> _Collected data_:
// ebp_request_engine: the Request Engine of the Explicit Bulk Prefetcher.
// It takes prefetch commands in order from the Command FIFO and turns each
// 2D memory range (Block Number blocks of Block Size bytes, Block Stride bytes
// apart, from a virtual start Address) into cache-line aligned requests.
//
// For every line it translates the virtual address through the core's TLB
// (asking for write permission on Read-Write commands), then offers the
// physical line to the L2 prefetch port together with the command's epoch and
// the wanted permission. The L2 answers in the same cycle: issued to the
// directory, skipped because the line is present with enough permission,
// skipped because a miss to it is already outstanding, or skipped because ECM
// throttles it (set full of active-epoch lines, epoch quota used). A line whose
// translation faults is dropped. At most MAX_OUT issued prefetches may be in
// flight; pf_done returns one credit when a prefetch fill completes. Virtual
// addressing lets a range cross page boundaries.
//
// Interface: cmd_* pops the FIFO head; tlb_req/tlb_resp is a request and a
// later response (one at a time); pf_* is a valid/ready handshake whose
// outcome is valid with ready. Timing: a line takes 2 cycles when its page
// translation is already held (LINE, ISSUE), plus the TLB latency when the
// line starts a new page; a command costs one cycle to start and one per
// block to compute its line range.
// The command fields, line splitting, translation, probe-and-skip, throttle
// and the limit of 8 outstanding requests follow the document. The one-entry
// translation buffer (cleared per command), the fault handling and the
// handshakes are this design's choices.
module ebp_request_engine
  import ebp_pkg::*;
#(
  parameter int unsigned MAX_OUT = 8,
  localparam int unsigned OW     = $clog2(MAX_OUT + 1)
) (
  input  logic              clk,
  input  logic              rst_n,
  // Command FIFO head
  input  logic              cmd_valid,
  input  ebp_cmd_t          cmd,
  output logic              cmd_pop,
  // TLB
  output logic              tlb_req_valid,
  input  logic              tlb_req_ready,
  output logic [VPN_W-1:0]  tlb_req_vpn,
  output logic              tlb_req_write,
  input  logic              tlb_resp_valid,
  input  logic [PPN_W-1:0]  tlb_resp_ppn,
  input  logic              tlb_resp_fault,
  // L2 prefetch port
  output logic              pf_valid,
  input  logic              pf_ready,
  output logic [PLINE_W-1:0] pf_line,
  output logic              pf_excl,
  output epoch_t            pf_epoch,
  input  pf_outcome_e       pf_outcome,
  input  logic              pf_done,
  // status
  output logic              busy,
  output logic [OW-1:0]     outstanding,
  output logic              fault_seen    // pulse: a line was dropped on a TLB fault
);
  typedef enum logic [2:0] {S_IDLE, S_BLOCK, S_LINE, S_TLB_REQ, S_TLB_WAIT, S_ISSUE} state_e;

  state_e              state_q;
  ebp_cmd_t            cmd_q;
  logic [LEN_W-1:0]    blk_left_q;
  logic [VA_W-1:0]     blk_base_q;
  logic [VLINE_W-1:0]  line_q, last_q;
  logic                xl_valid_q, xl_fault_q;
  logic [VPN_W-1:0]    xl_vpn_q;
  logic [PPN_W-1:0]    xl_ppn_q;
  logic [OW-1:0]       out_q;

  logic [VPN_W-1:0]    line_vpn;
  logic                xl_hit;
  logic                last_line, last_block;
  logic                issued, pf_fire;

  assign line_vpn   = line_q[VLINE_W-1:LPP_W];
  assign xl_hit     = xl_valid_q && (xl_vpn_q == line_vpn);
  assign last_line  = (line_q == last_q);
  assign last_block = (blk_left_q == LEN_W'(1));

  assign cmd_pop       = (state_q == S_IDLE) && cmd_valid;
  assign tlb_req_valid = (state_q == S_TLB_REQ);
  assign tlb_req_vpn   = line_vpn;
  assign tlb_req_write = (cmd_q.op == OP_READ_WRITE);

  assign pf_valid = (state_q == S_ISSUE) && (out_q < OW'(MAX_OUT));
  assign pf_line  = {xl_ppn_q, line_q[LPP_W-1:0]};
  assign pf_excl  = (cmd_q.op == OP_READ_WRITE);
  assign pf_epoch = cmd_q.epoch;
  assign pf_fire  = pf_valid && pf_ready;
  assign issued   = pf_fire && (pf_outcome == PF_ISSUED);

  logic line_done;
  assign line_done = pf_fire || fault_seen;

  assign busy        = (state_q != S_IDLE) || (out_q != '0);
  assign outstanding = out_q;
  assign fault_seen  = ((state_q == S_LINE) && xl_hit && xl_fault_q) ||
                       ((state_q == S_TLB_WAIT) && tlb_resp_valid && tlb_resp_fault);

  // Line range of the block that starts at `base`.
  function automatic logic [VLINE_W-1:0] first_line(input logic [VA_W-1:0] base);
    return base[VA_W-1:LINE_OFF_W];
  endfunction
  function automatic logic [VLINE_W-1:0] end_line(input logic [VA_W-1:0] base,
                                                  input logic [LEN_W-1:0] size);
    logic [VA_W-1:0] e;
    e = base + VA_W'(size) - 1'b1;
    return e[VA_W-1:LINE_OFF_W];
  endfunction

  // where to go after the current line: next line, next block, or done
  state_e adv_state;
  always_comb begin
    if (!last_line)       adv_state = S_LINE;
    else if (!last_block) adv_state = S_BLOCK;
    else                  adv_state = S_IDLE;
  end

  always_ff @(posedge clk or negedge rst_n) begin
    if (!rst_n) begin
      state_q    <= S_IDLE;
      cmd_q      <= '0;
      blk_left_q <= '0;
      blk_base_q <= '0;
      line_q     <= '0;
      last_q     <= '0;
      xl_valid_q <= 1'b0;
      xl_fault_q <= 1'b0;
      xl_vpn_q   <= '0;
      xl_ppn_q   <= '0;
    end else begin
      unique case (state_q)
        S_IDLE: if (cmd_valid) begin
          cmd_q      <= cmd;
          blk_left_q <= cmd.bnum;
          blk_base_q <= cmd.addr;
          xl_valid_q <= 1'b0;
          if (cmd.bnum != '0 && cmd.bsize != '0) state_q <= S_BLOCK;
        end
        S_BLOCK: begin
          line_q  <= first_line(blk_base_q);
          last_q  <= end_line(blk_base_q, cmd_q.bsize);
          state_q <= S_LINE;
        end
        S_LINE: begin
          if (!xl_hit)          state_q <= S_TLB_REQ;
          else if (xl_fault_q)  state_q <= adv_state;
          else                  state_q <= S_ISSUE;
        end
        S_TLB_REQ: if (tlb_req_ready) state_q <= S_TLB_WAIT;
        S_TLB_WAIT: if (tlb_resp_valid) begin
          xl_valid_q <= 1'b1;
          xl_vpn_q   <= line_vpn;
          xl_ppn_q   <= tlb_resp_ppn;
          xl_fault_q <= tlb_resp_fault;
          state_q    <= tlb_resp_fault ? adv_state : S_ISSUE;
        end
        S_ISSUE: if (pf_fire) state_q <= adv_state;
        default: state_q <= S_IDLE;
      endcase
      // leaving a line: step the line or block pointers
      if (line_done) begin
        if (!last_line) line_q <= line_q + 1'b1;
        else if (!last_block) begin
          blk_left_q <= blk_left_q - 1'b1;
          blk_base_q <= blk_base_q + VA_W'(cmd_q.stride);
        end
      end
    end
  end

  // credits for outstanding prefetches
  always_ff @(posedge clk or negedge rst_n) begin
    if (!rst_n) out_q <= '0;
    else        out_q <= out_q + OW'(issued) - OW'(pf_done);
  end

  a_credit_bound: assert property (@(posedge clk) disable iff (!rst_n)
    out_q <= OW'(MAX_OUT));
  a_pf_stable: assert property (@(posedge clk) disable iff (!rst_n)
    pf_valid && !pf_ready |=> pf_valid && $stable(pf_line));
endmodule
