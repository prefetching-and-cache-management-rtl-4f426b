// tb_ebp_request_engine: checks that the Request Engine turns 2D prefetch
// commands into exactly the expected sequence of physical cache lines.
// The testbench contains a TLB model (fixed virtual-to-physical mapping,
// some pages faulting, random latency) and an L2 prefetch-port model that
// answers each line with a random outcome, stalls at random and returns
// prefetch completions slowly, so the limit of 8 outstanding prefetches is
// reached. The expected line list is computed from the command fields
// (block b covers lines (addr+b*stride)/64 .. (addr+b*stride+size-1)/64,
// faulting pages dropped). Commands include negative strides, page
// crossings, unaligned blocks and zero-sized commands.
`timescale 1ns/1ps
module tb_ebp_request_engine;
  import ebp_pkg::*;
  logic clk = 0, rst_n = 0;
  always #5 clk = ~clk;

  logic cmd_valid, cmd_pop;
  ebp_cmd_t cmd;
  logic tlb_req_valid, tlb_req_ready, tlb_req_write, tlb_resp_valid, tlb_resp_fault;
  logic [VPN_W-1:0] tlb_req_vpn;
  logic [PPN_W-1:0] tlb_resp_ppn;
  logic pf_valid, pf_ready, pf_excl, pf_done, busy, fault_seen;
  logic [PLINE_W-1:0] pf_line;
  epoch_t pf_epoch;
  pf_outcome_e pf_outcome;
  logic [3:0] outstanding;
  int checks = 0, failures = 0;

  ebp_request_engine dut (.*);

  task automatic check(input bit ok, input string what);
    checks++;
    if (!ok) begin failures++; $display("FAIL %s @%0t", what, $time); end
  endtask

  // ----- TLB model
  function automatic logic [PPN_W-1:0] xlate(input logic [VPN_W-1:0] v);
    return PPN_W'(v ^ 36'h5A5A5A5) + 28'h100;
  endfunction
  function automatic bit faults(input logic [VPN_W-1:0] v, input bit w);
    return (v % 13 == 5) || (w && (v % 7 == 3));
  endfunction
  int tlb_wait;
  logic tlb_busy;
  logic [VPN_W-1:0] tlb_vpn_q;
  logic tlb_w_q;
  always @(posedge clk) begin
    tlb_resp_valid <= 0;
    if (tlb_req_valid && tlb_req_ready) begin
      tlb_busy <= 1; tlb_vpn_q <= tlb_req_vpn; tlb_w_q <= tlb_req_write;
      tlb_wait <= $urandom_range(0, 4);
    end else if (tlb_busy) begin
      if (tlb_wait == 0) begin
        tlb_busy <= 0; tlb_resp_valid <= 1;
        tlb_resp_ppn <= xlate(tlb_vpn_q); tlb_resp_fault <= faults(tlb_vpn_q, tlb_w_q);
      end else tlb_wait <= tlb_wait - 1;
    end
  end
  assign tlb_req_ready = !tlb_busy && !tlb_resp_valid;

  // ----- expected lines
  typedef struct packed { logic [PLINE_W-1:0] line; logic excl; epoch_t ep; } exp_t;
  exp_t expq[$];
  ebp_cmd_t cmdq[$];

  task automatic add_cmd(input ebp_cmd_t c);
    logic [VA_W-1:0] base;
    cmdq.push_back(c);
    base = c.addr;
    if (c.bsize == 0) return;
    for (int b = 0; b < int'(c.bnum); b++) begin
      logic [VLINE_W-1:0] first, last;
      first = base[VA_W-1:6];
      last  = VLINE_W'((base + VA_W'(c.bsize) - 1) >> 6);
      for (logic [VLINE_W-1:0] l = first; ; l++) begin
        logic [VPN_W-1:0] v;
        v = l[VLINE_W-1:6];
        if (!faults(v, c.op == OP_READ_WRITE))
          expq.push_back('{line: {xlate(v), l[5:0]}, excl: c.op == OP_READ_WRITE, ep: c.epoch});
        if (l == last) break;
      end
      base = base + VA_W'(signed'(c.stride));
    end
  endtask

  // ----- command source
  // queue head presented after every clock edge
  always @(posedge clk) begin
    if (cmd_pop) void'(cmdq.pop_front());
    #1;
    cmd_valid = cmdq.size() != 0;
    cmd = (cmdq.size() != 0) ? cmdq[0] : '0;
  end

  // ----- L2 prefetch port model
  int inflight = 0, max_inflight = 0, n_lines = 0, n_issued = 0, n_done_cnt = 0;
  pf_outcome_e next_out;
  always @(negedge clk) begin
    pf_ready   <= ($urandom_range(0, 3) != 0);
    next_out    = pf_outcome_e'($urandom_range(0, 5) < 3 ? 0 : $urandom_range(1, 3));
    pf_outcome <= next_out;
    pf_done    <= (inflight > 0) && ($urandom_range(0, 15) == 0);
  end
  always @(posedge clk) if (rst_n) begin
    if (inflight >= 8) check(!pf_valid, "no request at 8 outstanding");
    check(int'(outstanding) == inflight, "outstanding count");
    if (pf_valid && pf_ready) begin
      exp_t e;
      n_lines++;
      if (expq.size() == 0) check(0, "unexpected line");
      else begin
        e = expq.pop_front();
        check(pf_line == e.line, "line address");
        check(pf_excl == e.excl, "permission");
        check(pf_epoch == e.ep, "epoch");
      end
    end
    inflight = inflight + ((pf_valid && pf_ready && pf_outcome == PF_ISSUED) ? 1 : 0)
                        - (pf_done ? 1 : 0);
    if (pf_valid && pf_ready && pf_outcome == PF_ISSUED) n_issued++;
    if (pf_done) n_done_cnt++;
    if (inflight > max_inflight) max_inflight = inflight;
  end

  initial begin
    cmd_valid = 0; cmd = '0;
    pf_ready = 0; pf_outcome = PF_ISSUED; pf_done = 0; tlb_busy = 0; tlb_resp_valid = 0;
    tlb_resp_ppn = 0; tlb_resp_fault = 0;
    repeat (3) @(posedge clk);
    rst_n = 1;
    // tile of 8 rows of 256 bytes, row pitch 8000 B (crosses pages), read-only
    add_cmd('{addr: 48'h10_0000_0040, bsize: 256, bnum: 8, stride: 8000, epoch: 3, op: OP_READ_ONLY});
    // unaligned blocks, negative stride, read-write
    add_cmd('{addr: 48'h20_0000_7FF0, bsize: 100, bnum: 5, stride: -4096, epoch: 4, op: OP_READ_WRITE});
    // empty command
    add_cmd('{addr: 48'h30_0000_0000, bsize: 0, bnum: 4, stride: 64, epoch: 4, op: OP_READ_ONLY});
    // one contiguous 32 KB block (a task argument the size of the L1)
    add_cmd('{addr: 48'h40_0000_1000, bsize: 32768, bnum: 1, stride: 0, epoch: 5, op: OP_READ_ONLY});
    // random commands
    for (int i = 0; i < 20; i++)
      add_cmd('{addr: {16'h0, $urandom}, bsize: $urandom_range(1, 2000), bnum: $urandom_range(1, 6),
                stride: $urandom_range(0, 20000) - 10000, epoch: 3'($urandom),
                op: ebp_op_e'($urandom_range(0, 1))});
    // wait for completion
    while (expq.size() != 0 || busy || cmdq.size() != 0) begin
      @(posedge clk); #1;
      if (busy == 0 && expq.size() != 0 && cmdq.size() == 0) break;
    end
    repeat (5) @(posedge clk);
    check(expq.size() == 0, "all expected lines produced");
    if (expq.size() != 0) $display("missing %0d lines", expq.size());
    check(max_inflight == 8, "reached 8 outstanding");
    check(inflight == 0 && outstanding == 0, "all credits returned");
    check(!busy, "idle at end");
    $display("lines=%0d issued=%0d max_inflight=%0d", n_lines, n_issued, max_inflight);
    $display("TB_RESULT checks=%0d failures=%0d", checks, failures);
    $finish;
  end

  initial begin
    repeat (400000) @(posedge clk);
    failures++;
    $display("watchdog expired");
    $display("TB_RESULT checks=%0d failures=%0d", checks, failures);
    $finish;
  end
endmodule
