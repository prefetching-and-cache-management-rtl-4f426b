// ecm_regs: the memory-mapped state of Epoch-based Cache Management: the
// current-epoch register and the quota registers of the two active epochs
// (current = E, next = E+1 modulo 2^EPOCH_W).
//
// Software advances the epoch at each task boundary (write to ADV) or sets it
// directly (write to EPOCH); the epoch wraps around with no special handling.
// A quota is written in bytes and converted at once to a number of ways,
// rounded up to whole ways of WAY_BYTES = CACHE_BYTES/WAYS bytes each. The sum
// of the two quotas never exceeds WAYS: a quota that would over-book the
// cache is cut to the ways the other active epoch leaves free. On an advance
// the next epoch's quota becomes the current epoch's quota and the new next
// epoch starts with quota 0 until software assigns one.
// Interface: same 64-bit register bus as the EBP registers; every access
// completes in its cycle. Reading a quota register returns its value in ways.
// Timing: a new epoch or quota is seen by the cache the cycle after the write.
// The epoch register, byte quotas, round-up and the over-booking limit follow
// the document; the hand-over of the next quota on an advance and the cut of
// the written quota are this design's choices.
module ecm_regs
  import ebp_pkg::*;
#(
  parameter int unsigned CACHE_BYTES = 262144,
  parameter int unsigned WAYS        = 8,
  localparam int unsigned QW         = $clog2(WAYS + 1)
) (
  input  logic          clk,
  input  logic          rst_n,
  input  logic          sel,
  input  logic          write,
  input  logic [7:0]    addr,
  input  logic [63:0]   wdata,
  output logic          ready,
  output logic [63:0]   rdata,
  output epoch_t        cur_epoch,
  output logic [QW-1:0] quota_cur,   // ways
  output logic [QW-1:0] quota_next   // ways
);
  localparam int unsigned WAY_BYTES = CACHE_BYTES / WAYS;
  localparam int unsigned WB_SH     = $clog2(WAY_BYTES);

  epoch_t        epoch_q;
  logic [QW-1:0] qcur_q, qnext_q;

  // bytes -> ways, rounded up and limited to `avail` ways
  function automatic logic [QW-1:0] to_ways(input logic [63:0] bytes,
                                            input logic [QW-1:0] avail);
    logic [64:0] w;
    w = ({1'b0, bytes} + 65'(WAY_BYTES - 1)) >> WB_SH;
    return (w > 65'(avail)) ? avail : QW'(w);
  endfunction

  assign ready      = 1'b1;
  assign cur_epoch  = epoch_q;
  assign quota_cur  = qcur_q;
  assign quota_next = qnext_q;

  always_ff @(posedge clk or negedge rst_n) begin
    if (!rst_n) begin
      epoch_q <= '0;
      qcur_q  <= '0;
      qnext_q <= '0;
    end else if (sel && write) begin
      unique case (addr)
        REG_ECM_EPOCH: epoch_q <= wdata[EPOCH_W-1:0];
        REG_ECM_ADV: begin
          epoch_q <= epoch_q + 1'b1;
          qcur_q  <= qnext_q;
          qnext_q <= '0;
        end
        REG_ECM_QCUR:  qcur_q  <= to_ways(wdata, QW'(WAYS) - qnext_q);
        REG_ECM_QNEXT: qnext_q <= to_ways(wdata, QW'(WAYS) - qcur_q);
        default: ;
      endcase
    end
  end

  always_comb begin
    unique case (addr)
      REG_ECM_EPOCH: rdata = 64'(epoch_q);
      REG_ECM_QCUR:  rdata = 64'(qcur_q);
      REG_ECM_QNEXT: rdata = 64'(qnext_q);
      default:       rdata = '0;
    endcase
  end

  a_no_overbook: assert property (@(posedge clk) disable iff (!rst_n)
    (32'(qcur_q) + 32'(qnext_q)) <= WAYS);
endmodule
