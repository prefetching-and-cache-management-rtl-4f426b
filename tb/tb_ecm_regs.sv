// tb_ecm_regs: checks the ECM epoch and quota registers at the default
// geometry (256 KB, 8 ways, so one way is 32 KB). Quotas written in bytes
// must read back rounded up to whole ways; a quota that would over-book the
// cache is cut to the ways left by the other active epoch; an advance moves
// the next quota to the current one and wraps the epoch from 7 to 0.
`timescale 1ns/1ps
module tb_ecm_regs;
  import ebp_pkg::*;
  logic clk = 0, rst_n = 0;
  always #5 clk = ~clk;

  logic        sel, write, ready;
  logic [7:0]  addr;
  logic [63:0] wdata, rdata;
  epoch_t      cur_epoch;
  logic [3:0]  quota_cur, quota_next;
  int checks = 0, failures = 0;

  ecm_regs dut (.*);

  task automatic check(input bit ok, input string what);
    checks++;
    if (!ok) begin failures++; $display("FAIL %s @%0t", what, $time); end
  endtask

  task automatic wr(input logic [7:0] a, input logic [63:0] d);
    sel = 1; write = 1; addr = a; wdata = d;
    @(posedge clk); #1;
    sel = 0; write = 0;
  endtask


  task automatic expect_rd(input logic [7:0] a, input logic [63:0] v, input string what);
    addr = a; sel = 1; write = 0; #1;
    check(rdata == v, what);
    sel = 0;
  endtask

  initial begin
    sel = 0; write = 0; addr = 0; wdata = 0;
    repeat (2) @(posedge clk);
    rst_n = 1; @(posedge clk); #1;
    check(cur_epoch == 0 && quota_cur == 0 && quota_next == 0, "reset");
    // 1 byte -> 1 way; 32768 -> 1 way; 32769 -> 2 ways
    wr(REG_ECM_QCUR, 1);          check(quota_cur == 1, "1 B -> 1 way");
    wr(REG_ECM_QCUR, 32768);      check(quota_cur == 1, "32 KB -> 1 way");
    wr(REG_ECM_QCUR, 32769);      check(quota_cur == 2, "32 KB+1 -> 2 ways");
    wr(REG_ECM_QCUR, 0);          check(quota_cur == 0, "0 -> 0 ways");
    wr(REG_ECM_QCUR, 100000);     check(quota_cur == 4, "100000 B -> 4 ways");
    expect_rd(REG_ECM_QCUR, 4, "read quota cur");
    // over-booking: 6 ways asked, only 4 left
    wr(REG_ECM_QNEXT, 6 * 32768); check(quota_next == 4, "over-book cut");
    wr(REG_ECM_QNEXT, 64'hFFFF_FFFF_FFFF_FFFF); check(quota_next == 4, "huge quota cut");
    wr(REG_ECM_QNEXT, 65536);     check(quota_next == 2, "next 2 ways");
    expect_rd(REG_ECM_QNEXT, 2, "read quota next");
    // advance: next quota becomes current, next cleared
    wr(REG_ECM_ADV, 0);
    check(cur_epoch == 1 && quota_cur == 2 && quota_next == 0, "advance");
    expect_rd(REG_ECM_EPOCH, 1, "read epoch");
    // wrap from 7 to 0
    wr(REG_ECM_EPOCH, 7);         check(cur_epoch == 7, "set epoch");
    wr(REG_ECM_ADV, 0);           check(cur_epoch == 0, "wrap");
    // random byte quotas against the formula
    for (int i = 0; i < 200; i++) begin
      logic [63:0] b; int exp_w, other;
      b = 64'($urandom_range(0, 300000));
      other = int'(quota_next);
      exp_w = int'((b + 32767) / 32768);
      if (exp_w > 8 - other) exp_w = 8 - other;
      wr(REG_ECM_QCUR, b);
      check(int'(quota_cur) == exp_w, "random quota");
      check(int'(quota_cur) + int'(quota_next) <= 8, "sum bound");
      wr(REG_ECM_QNEXT, 64'($urandom_range(0, 300000)));
    end
    check(ready, "always ready");
    $display("TB_RESULT checks=%0d failures=%0d", checks, failures);
    $finish;
  end

  initial begin
    repeat (5000) @(posedge clk);
    failures++;
    $display("watchdog expired");
    $display("TB_RESULT checks=%0d failures=%0d", checks, failures);
    $finish;
  end
endmodule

> _Work item_: Please give back only the lines between the first line of the entries and the line with "document. The one-entry", both ends included, word for word.

> _Answer to this task_:
// ebp_request_engine: the Request Engine of the Explicit Bulk Prefetcher.
// It takes prefetch commands in order from the Command FIFO and turns each
// 2D memory range (Block Number blocks of Block Size bytes, Block Stride bytes
// apart, from a virtual start Address) into cache-line aligned requests.
//
// For every line it translates the virtual address through the core's TLB
// (asking for write permission on Read-Write commands), then offers the
// physical line to the L2 prefetch port together with the command's epoch and
// the wanted permission. The L2 answers in the same cycle: issued to the
// directory, skipped because the line is present with enough permission,
// skipped because a miss to it is already outstanding, or skipped because ECM
// throttles it (set full of active-epoch lines, epoch quota used). A line whose
// translation faults is dropped. At most MAX_OUT issued prefetches may be in
// flight; pf_done returns one credit when a prefetch fill completes. Virtual
// addressing lets a range cross page boundaries.
//
// Interface: cmd_* pops the FIFO head; tlb_req/tlb_resp is a request and a
// later response (one at a time); pf_* is a valid/ready handshake whose
// outcome is valid with ready. Timing: a line takes 2 cycles when its page
// translation is already held (LINE, ISSUE), plus the TLB latency when the
// line starts a new page; a command costs one cycle to start and one per
// block to compute its line range.
// The command fields, line splitting, translation, probe-and-skip, throttle
// and the limit of 8 outstanding requests follow the document. The one-entry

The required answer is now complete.